* _INSTRUCTIONS FOR THE TASK_
Return, word for word, the lines of the listing below from the one with "- the line spans 4.8 to 81 ns;" through the one with "registered copy of", and no other lines.

* _DATA_

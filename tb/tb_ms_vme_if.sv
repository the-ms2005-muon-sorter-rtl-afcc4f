// tb_ms_vme_if - self-checking test of the VME A24 slave decoder.
//
// A small register model behind the internal bus answers reads with a
// function of the address one cycle after the strobe.  The test runs word
// writes and reads at slot 14 (base 700000h) with AM 39h and 3Dh and checks
// the strobes, address, data and DTACK; cycles with another geographical
// address, another AM code or a single data strobe must get no DTACK and
// produce no strobe.
module tb_ms_vme_if;
  import ms_pkg::*;

  logic clk = 0, rst = 1;
  logic [4:0] vme_ga = 5'd14;
  logic vme_as = 0, vme_write = 0;
  logic [1:0] vme_ds = 0;
  logic [5:0] vme_am = 0;
  logic [23:1] vme_addr = 0;
  logic [15:0] vme_wdata = 0, vme_rdata;
  logic vme_dtack;
  reg_req_t reg_req;
  logic [15:0] reg_rdata;
  int checks = 0, failures = 0, strobes = 0;
  logic [18:1] last_addr;
  logic [15:0] last_wdata;
  logic last_wr;

  ms_vme_if dut (.*);

  always #5 clk = ~clk;

  // register model: read data = address bits XOR a constant, one cycle later
  always @(posedge clk) begin
    reg_rdata <= reg_req.rd ? (16'(reg_req.addr) ^ 16'h5A5A) : 16'h0;
    if (reg_req.wr || reg_req.rd) begin
      strobes++;
      last_addr  <= reg_req.addr;
      last_wdata <= reg_req.wdata;
      last_wr    <= reg_req.wr;
    end
  end

  initial begin
    #2000000;
    failures++;
    $display("TB_RESULT checks=%0d failures=%0d", checks, failures);
    $finish;
  end

  task automatic chk(logic c, string msg);
    checks++;
    if (!c) begin failures++; $display("FAIL: %s", msg); end
  endtask

  // one bus cycle; returns whether DTACK came and the read data
  task automatic cycle(logic wr, logic [23:0] a, logic [5:0] am, logic [1:0] ds,
                       logic [15:0] d, output logic acked, output logic [15:0] r);
    vme_addr = a[23:1]; vme_am = am; vme_write = wr; vme_wdata = d;
    vme_as = 1; vme_ds = ds;
    acked = 0;
    for (int c = 0; c < 30 && !acked; c++) begin
      @(posedge clk); #1;
      if (vme_dtack) acked = 1;
    end
    r = vme_rdata;
    vme_as = 0; vme_ds = 0;
    repeat (4) @(posedge clk); #1;
    chk(!vme_dtack, "DTACK released");
  endtask

  initial begin
    logic acked;
    logic [15:0] r;
    int s0;
    repeat (2) @(posedge clk);
    #1 rst = 0;
    for (int t = 0; t < 200; t++) begin
      logic [23:0] a;
      logic [15:0] d;
      logic wr;
      a = {5'd14, 18'($urandom), 1'b0};
      d = 16'($urandom);
      wr = 1'($urandom);
      s0 = strobes;
      cycle(wr, a, (t % 2) ? 6'h39 : 6'h3D, 2'b11, d, acked, r);
      chk(acked && strobes == s0 + 1 && last_addr == a[18:1] && last_wr == wr, "accepted cycle");
      if (wr) chk(last_wdata == d, "write data");
      else    chk(r == (16'(a[18:1]) ^ 16'h5A5A), "read data");
    end
    s0 = strobes;
    cycle(0, 24'h680000, 6'h39, 2'b11, 0, acked, r);  chk(!acked, "other slot ignored");
    cycle(0, 24'h700010, 6'h29, 2'b11, 0, acked, r);  chk(!acked, "other AM ignored");
    cycle(1, 24'h700010, 6'h39, 2'b01, 0, acked, r);  chk(!acked, "byte cycle ignored");
    chk(strobes == s0, "no strobes for ignored cycles");
    $display("TB_RESULT checks=%0d failures=%0d", checks, failures);
    $finish;
  end
endmodule
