# ADP-DLLFM: an all-digital DLL clock generator with a SAR lock and a 0.5X–4X multiplier

This is a delay-locked loop (DLL) built from four equal digitally controlled
delay stages. The loop is locked when the last stage's output P4 is exactly
one reference period behind the reference clock. The four stage outputs are
then spaced a quarter period apart. A small multiplier combines these four
phases into clocks at 0.5X, 1X, 2X and 4X the reference frequency, and a
2-bit selector picks one of them as `clk_mul`.

There is no charge pump and no analog loop filter. The delay word is found by
a successive-approximation register (SAR) search, one bit per four reference
periods. A SAR DLL has two classic problems:

- it can lock onto two or more periods instead of one (harmonic lock);
- once its search is over, it cannot follow a drifting frequency.

This design handles them in two ways:

- a **frequency-estimation selector** measures the reference period before
  the search and picks the search's starting word;
- a **dynamic frequency monitor** restarts the whole procedure when the
  phase detector reports loss of lock.

The delay elements are behavioural models with picosecond delays. Everything
else is synthesizable RTL. The design simulates with plain Verilator using
`--timing`.

## Lock sequence

The sequence is run by `lock_in_unit`, which is clocked by
CLK_sar = CLK_ref/4 from `clk_div4`. Each step below lasts a whole number of
CLK_sar periods.

| Step | CLK_sar periods | What happens |
|---|---|---|
| Flush | 3 | Delay word is 1000000 (middle of the range). The line's input gate is closed, so the line empties. |
| Measure | 2 | The gate opens. The FES enable is high and the FES watches the first edge through the line. |
| Search | 7, 6 or 5 | One SAR bit per period. S = 11, 01 or 00 picks the number of bits. |
| Locked | – | The word is frozen and `lu_locked` (the DFM enable) is high. |

After the external reset falls, lock takes about 48, 44 or 40 reference periods
in total. The search alone takes 28, 24 or 20 of them.

If the phase detector's Lock output falls while the loop is locked, the
monitor pulses `int_rst`. The combined reset `~(ex_rst | int_rst)` takes the
loop back to Flush.

## The delay line and its numbers

Each of the four `lrdl_stage` instances has a delay of

    t_stage = TU * (1 + units) + fine * TU/8

The terms are:

- `units` is the number of delay units enabled in a lattice of NAND delay
  units. It comes from `code[6:3]` through the binary-to-thermometer decoder
  `bin2therm`, as T0..T15.
- `fine` is `code[2:0]`, which drives a fine-tune cell.
- TU is two NAND delays. It sets both the intrinsic delay and the coarse
  step.

With `TU_PS = 60`, the four-stage line is linear in the 7-bit word C:

    t_line = 240 ps + 30 ps * C      (240 .. 4050 ps)

The step for the whole line is 30 ps. This equals the phase detector's lock
window of 30 ps (2Td). The largest word whose edge arrives before
Ref + 30 ps therefore always lands inside the window. This is why
TU = 60 ps was chosen.

`dcdl` chains the stages and outputs `phase[3:0]` = P1..P4. `clk_out` is P4.

## Frequency estimation and the adaptive start word

Harmonic lock is avoided by making sure the first trial delay is near the
right one. While the line sits at the middle word 1000000, each stage is
540 ps. `fes` divides the reference by two and opens a window one reference
period long. P2 (2 × 540 = 1080 ps) and P3 (1620 ps) sample that window. A
sample that sees the window still high means the reference period is longer
than that many stage delays. Both flip-flops hold a captured 1 until reset.

| Reference period T | S[1:0] | Start word | Bits searched | Search range (line delay) |
|---|---|---|---|---|
| T > 1620 ps | 11 | 1000000 | 7 (D6..D0) | 240–4050 ps |
| 1080 < T ≤ 1620 ps | 01 | 0100000 | 6 (D5..D0, D6 = 0) | 240–2130 ps |
| T ≤ 1080 ps | 00 | 0010000 | 5 (D4..D0, D6 = D5 = 0) | 240–1170 ps |

The table is coded in `dll_pkg` (`adb_init_word`, `adb_first_bit`). For
example:

- 250 MHz gives S = 11;
- 667 MHz gives S = 01;
- 1 GHz and 1.25 GHz give S = 00.

### SAR decision rule

Each search step does three things:

1. It keeps the bit under trial if the phase detector says the feedback edge
   is early (Comp = 1) or inside the window (Lock = 1).
2. Otherwise it clears that bit.
3. It sets the next lower bit as the next trial.

"Early, so add delay" is the rule this design follows. Written descriptions
of this kind of SAR sometimes state the opposite polarity; that polarity
does not converge with this phase detector. The search ends on the largest
word whose edge arrives before Ref + 30 ps. Because the step is 30 ps, that
word is in the lock window.

## Phase detector and its duty-cycle limit

`phase_detector` samples P4 twice:

- Q2 is P4 sampled on the reference edge;
- Q1 is P4 sampled 30 ps later, on Reft, which `delay_buf` produces from the
  reference.

The outputs are:

- `lock = Q1 & ~Q2`: P4 rose inside the window;
- `comp = Q1 & Q2`: P4 rose before the reference edge.

The detector reads the feedback **level**. A trial delay d shorter than
T − t_high therefore reads as "late", even though it is early. With a
reference duty cycle of 50% or more, every trial made from the adaptive start
words is long enough, so the search is correct. Below 50% duty the search can
end on a wrong word. The multiplier outputs do not inherit the input duty
cycle; see below.

### Lock range with the defaults

- Slow end: the line's maximum of 4050 ps limits the reference to about
  247 MHz.
- Fast end: the S = 00 first trial is 720 ps. It must stay below about 1.5
  reference periods, or the search settles on two periods.
- The usable range is therefore about 0.25–2.1 GHz.
- In simulation, periods from 4000 ps down to 470 ps lock correctly. A
  400 ps period locks to 2T.

To cover slower clocks, for example at a low supply voltage where gates are
far slower, raise `TU_PS` and `WIN_PS` together (`WIN_PS = TU_PS/2`). All
the thresholds above scale with them. With `TU_PS = 1200` and
`WIN_PS = 600`, a model of gates twenty times slower:

- the line spans 4.8 to 81 ns;
- the usable range is about 12.3 to 105 MHz;
- 18, 40 and 67 MHz references give S = 11, 01 and 00.


## Dynamic frequency monitor

`dfm` is enabled by the lock-in unit once the search is over. It keeps a
registered copy of Lock. A high-to-low transition of Lock while the monitor
is enabled starts an `int_rst` pulse `PULSE_CYC` reference periods long (1
by default). Only the external reset resets the monitor itself, so its pulse
survives the reset it causes. The relock repeats flush and measurement
(20 periods) before a search of at most 28 periods.

## Frequency multiplier

The multiplier is built from the four phases Φ1..Φ4 = P1..P4, which are a
quarter period apart:

| Output | Circuit | Module |
|---|---|---|
| 0.5X | Flip-flop toggled by P4 | `fm_half` |
| 1X | SR(Φ1,Φ2) and SR(Φ3,Φ4) set and reset a third SR latch | `fm_1x` |
| 2X | SR(Φ1,Φ2) OR SR(Φ3,Φ4) | `fm_2x` |
| 4X | 2X XOR 2X delayed by a replica stage | `fm_4x` |

The 1X output rises on Φ1 and falls on Φ3. Both edges are rising edges of
the phases, so the output has 50% duty whatever the input duty.

The SR latches are edge-triggered (`sr_edge`):

- a rising S sets the output;
- a rising R clears it.

They are built from two flip-flops whose XOR is the output. This is needed
because the phases' high levels overlap.

The 4X replica stage gets the main word shifted right by one bit, which is
about half a stage delay. The stage's intrinsic delay is not halved, so the
4X duty cycle is near 50% but not exact. For example, at a 625 MHz reference
the replica delay is 225 ps against an ideal 200 ps.

`f_sel` chooses the clock on `clk_mul`:

| `f_sel` | 00 | 01 | 10 | 11 |
|---|---|---|---|---|
| `clk_mul` | 0.5X | 1X | 2X | 4X |

All four outputs are also available as separate ports.

## Module map

| File | Contents |
|---|---|
| `rtl/dll_pkg.sv` | Word width, enums, start-word table |
| `rtl/adp_dllfm.sv` | Top: wiring and combined reset |
| `rtl/lock_in_unit.sv` | Flush / measure / adaptive SAR / locked controller |
| `rtl/clk_div4.sv` | CLK_sar = CLK_ref / 4 |
| `rtl/clk_gate.sv` | Glitch-free gate in front of the delay line |
| `rtl/fes.sv` | Frequency-estimation selector |
| `rtl/dcdl.sv`, `rtl/lrdl_stage.sv`, `rtl/bin2therm.sv` | Delay line (behavioural stages) |
| `rtl/delay_buf.sv` | 30 ps window buffer (behavioural) |
| `rtl/phase_detector.sv` | Two-flip-flop window phase detector |
| `rtl/dfm.sv` | Dynamic frequency monitor |
| `rtl/freq_mult.sv`, `rtl/fm_*.sv`, `rtl/sr_edge.sv` | Multiplier |

### Top-level ports

| Port | Meaning |
|---|---|
| `ref_clk`, `ex_rst` | Reference clock and external reset (active high) |
| `f_sel` | Multiplier select |
| `phase[3:0]`, `clk_out` | Delay-line phases and P4 |
| `clk_mul`, `clk_half`, `clk_1x`, `clk_2x`, `clk_4x` | Multiplied clocks |
| `s_code`, `code` | Observed FES result and delay word |
| `pd_lock`, `pd_comp`, `lu_locked`, `int_rst` | Status outputs |

### Parameters

| Parameter | Where | Default | Meaning |
|---|---|---|---|
| `TU_PS` | Top, `dcdl`, `lrdl_stage`, `fm_4x`, `freq_mult` | 60 | Delay unit |
| `WIN_PS` | Top | 30 | Lock window |
| `FLUSH_CYC`, `MEAS_CYC` | `lock_in_unit` | 3, 2 | Length of flush and measure |
| `PULSE_CYC` | `dfm` | 1 | Reset pulse length |

## Simulating

Every module has a self-checking testbench `tb/tb_<module>.sv`. Each one
prints `TB_RESULT checks=N failures=M`. For example:

    verilator --binary --timing --assert -Irtl rtl/dll_pkg.sv rtl/*.sv \
        tb/tb_adp_dllfm.sv --top-module tb_adp_dllfm -o sim
    ./obj_dir/sim

`tb_adp_dllfm` runs the top with its default parameters. It locks the loop
at the following reference clocks:

| Reference | Period | Duty |
|---|---|---|
| 250 MHz | 4000 ps | 50% |
| 500 MHz | 2000 ps | 50% |
| 625 MHz | 1600 ps | 50% |
| 667 MHz | 1499 ps | 50% |
| 1 GHz | 1000 ps | 50% |
| 1.25 GHz | 800 ps | 50% |
| 1 GHz | 1000 ps | 75% |
| 250 MHz | 4000 ps | 70% |

For each lock it checks:

- S against the thresholds above;
- the search length: 4 × bits, never more than 28 periods;
- the final word: the largest C with 240 + 30C < T + 30;
- that Lock is high;
- the quarter-period phase spacing;
- the number of `clk_mul` edges in every `f_sel` mode;
- that 1X and 2X are at 50% duty.

It also changes the period of a locked loop from 800 ps to 1100 ps and
checks that the monitor fires and the loop relocks.

Each mechanism must be seen at least once, or the test counts a failure:

- each S range;
- the monitor relock;
- each multiplier mode;
- SAR bits both kept and cleared;
- a skewed-duty input.

The whole run takes a few seconds.

`tb_adp_dllfm_lowv` runs the same checks with `TU_PS = 1200` and
`WIN_PS = 600`, the slow-corner model above. It uses references of 13, 18,
40, 67 and 75 MHz, then a change to 22 ns, then skewed-duty runs at 67 and
18 MHz.

The delay models use event queues and constant-step waits, so Verilator
needs `--timing`. For synthesis, replace `lrdl_stage` and `delay_buf` with
real delay cells. Every other module is ordinary clocked or combinational
logic.

## Where this design departs from, or adds to, the original

- **Delay numbers.** The 60 ps unit delay, the 3-bit fine cell in steps of
  TU/8, and the split of the 7-bit word into 4 coarse and 3 fine bits are
  this design's choices. The 30 ps lock window, the 7-bit word, the 16
  thermometer lines and the four phases are the original numbers.
- **Input gate.** The flush and measurement phases and the input clock gate
  are this design's way to give the FES one clean edge to measure.
- **FES window.** The FES window is one high half-period of CLK_ref/2, and
  its sampled bits are held until reset.
- **Monitor timing.** The monitor is synchronous to the reference clock. In
  the original, its reset pulse width is set by a delay element.
- **Compensation time.** After a monitor reset, recovery takes up to 48
  reference periods rather than 28, because flush and measurement are
  repeated.
- **`f_sel` encoding.** The `f_sel` encoding and the plain clock mux
  (without glitch-free switching) are this design's choices.
- **Circuit-level techniques.** The half-stack NAND gate, the PowerPC
  flip-flop and the output pad drivers are circuit-level and are not
  modelled. The lattice stage stands for the first, and ordinary flip-flops
  for the second.
- **Low-voltage operation.** The 0.3 V operating points, with references
  from about 13 to 75 MHz, need line delays of 13–77 ns. The default
  60 ps unit does not reach them. They are covered by the scaled
  parameters above, and the 20× slowdown is an estimate. Jitter, power and
  leakage are not modelled.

* _TASK RESULT_
- the line spans 4.8 to 81 ns;
- the usable range is about 12.3 to 105 MHz;
- 18, 40 and 67 MHz references give S = 11, 01 and 00.


## Dynamic frequency monitor

`dfm` is enabled by the lock-in unit once the search is over. It keeps a
registered copy of Lock. A high-to-low transition of Lock while the monitor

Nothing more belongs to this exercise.